Endearing Blanchett Moment

Gather round and time-trip with yours truly back to Saturday, 12.2.06 — the day of the press junket for Steven Soderbergh‘s The Good German, held on the 18th floor of Manhattan’s Waldorf Astoria. I’m mentioning this because of an impression I had that day of costar Cate Blanchett, who kiddingly called herself “so old!” at the Critics Choice awards a few days ago but was all of 37 back then.

It was the doodling that got me. Holding a #2 pencil, Blanchett was doodling on a note pad as she answered questions, and my heart kind of melted when I saw this. Here’s how I described her:

“Blanchett was extraordinary. Honestly? I stared at her more than I listened.

“It was obvious within a minute or two that she was living deep in her own realm. One with little electric cracks of lightning. She looks down and does little fidgety things — pulling her wedding ring on and off, drawing a doodle on a note pad.
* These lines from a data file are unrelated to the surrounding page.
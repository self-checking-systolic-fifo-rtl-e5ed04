// storage_array_tb: checks the word array against a model.
//
// A 5-column array (N = 4) of 38-bit words gets random one-hot controls per
// column and a random push word; the model array is updated from the old
// neighbour values as the hardware must be (C0's left input is the push word,
// CN's right input the clear word). Every word and the top-word output are
// compared after each clock edge.
module storage_array_tb;
  import scs_pkg::*;
  localparam int unsigned W = 38;
  localparam int unsigned N = 4;
  localparam logic [W-1:0] CLR = {6'd32, 32'd0};
  int checks = 0, failures = 0;
  logic clk = 0, rst_n = 0;
  cell_ctl_t [N:0] ctl;
  logic [W-1:0] push_word, top_word;
  logic [N:0][W-1:0] words;
  logic [W-1:0] model [N+1];
  logic [W-1:0] old [N+1];

  storage_array #(.W(W), .N(N), .CLEAR_WORD(CLR)) dut (
    .clk, .rst_n, .ctl, .push_word, .top_word, .words
  );

  always #5 clk = ~clk;

  initial begin
    repeat (5000) @(posedge clk);
    failures++;
    $display("watchdog expired");
    $display("TB_RESULT checks=%0d failures=%0d", checks, failures);
    $finish;
  end

  initial begin
    for (int c = 0; c <= N; c++) begin
      ctl[c] = '{clr: 1'b0, rfsh: 1'b1, ld_r: 1'b0, ld_l: 1'b0};
      model[c] = CLR;
    end
    push_word = '0;
    #12 rst_n = 1;
    for (int n = 0; n < 1500; n++) begin
      @(negedge clk);
      push_word = {$urandom, $urandom};
      old = model;
      for (int c = 0; c <= N; c++) begin
        ctl[c] = cell_ctl_t'(4'b1 << ($urandom % 4));
        if (ctl[c].ld_l)      model[c] = (c == 0) ? push_word : old[c-1];
        else if (ctl[c].ld_r) model[c] = (c == N) ? CLR : old[c+1];
        else if (ctl[c].clr)  model[c] = CLR;
      end
      @(posedge clk);
      #1;
      for (int c = 0; c <= N; c++) begin
        checks++;
        if (words[c] != model[c]) begin
          failures++;
          $display("FAIL cycle %0d column %0d q=%h expected=%h", n, c, words[c], model[c]);
        end
      end
      checks++;
      if (top_word != model[1]) begin
        failures++;
        $display("FAIL top word %h expected %h", top_word, model[1]);
      end
    end
    $display("TB_RESULT checks=%0d failures=%0d", checks, failures);
    $finish;
  end
endmodule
It’s not that she’s shy or avoids eye contact, but a lot of the time she talks to the tabletop or her eyes dart around as she’s answering. (Always a mark of a fine creative mind.) Plus it’s been a while since I’ve heard her native Australian accent. She’s done so many different accents recently she could be channelling the Meryl Streep of the ’80s.”

Here’s the mp3 from the conversation, but again — it wasn’t what she said but how she said it. Here’s George Clooney’s interview.

The round tables (which also included Soderbergh) ended just after 1 pm. I took a snap of Blanchett’s doddle pad and a pair of Good German DVDs, but the image quality is atrocious by today’s standards.

The Good German got creamed by critics — 34%.

Posted on 11.27.06: “I’ve seen The Good German twice in Los Angeles, both times with seasoned industry types, and nobody’s gone into a dismissive neg-head chortle about it. Not in my presence, at least. The reactions have been…well, okay, muted but always respectful. No one I spoke to was deriding it or grumbling on their way out to the parking lot.

“Set in the post-World War II rubble of Berlin, The Good German is a very periodesque, Third Man-ish experience, but it’s not spoofy in the slightest. Except for the final scene it’s relatively earnest (as far as a film like this can be) and straight and about itself. It’s partly a tribute piece — a recreation of a military whodunit drama as it might have actually looked and moved if, say, Michael Curtiz had directed it in 1946 — and partly a Phillip Marlowe detetective story in uniform.”

2.16.06: “Pete Hammond tells me he was casually praising Clooney at a party last weekend for helping to keep the monochrome tradition alive with both The Good German and Good Night, and Good Luck, and Clooney answered, “Yeah, well, I think after The Good German that’s about it for the black-and-white thing.”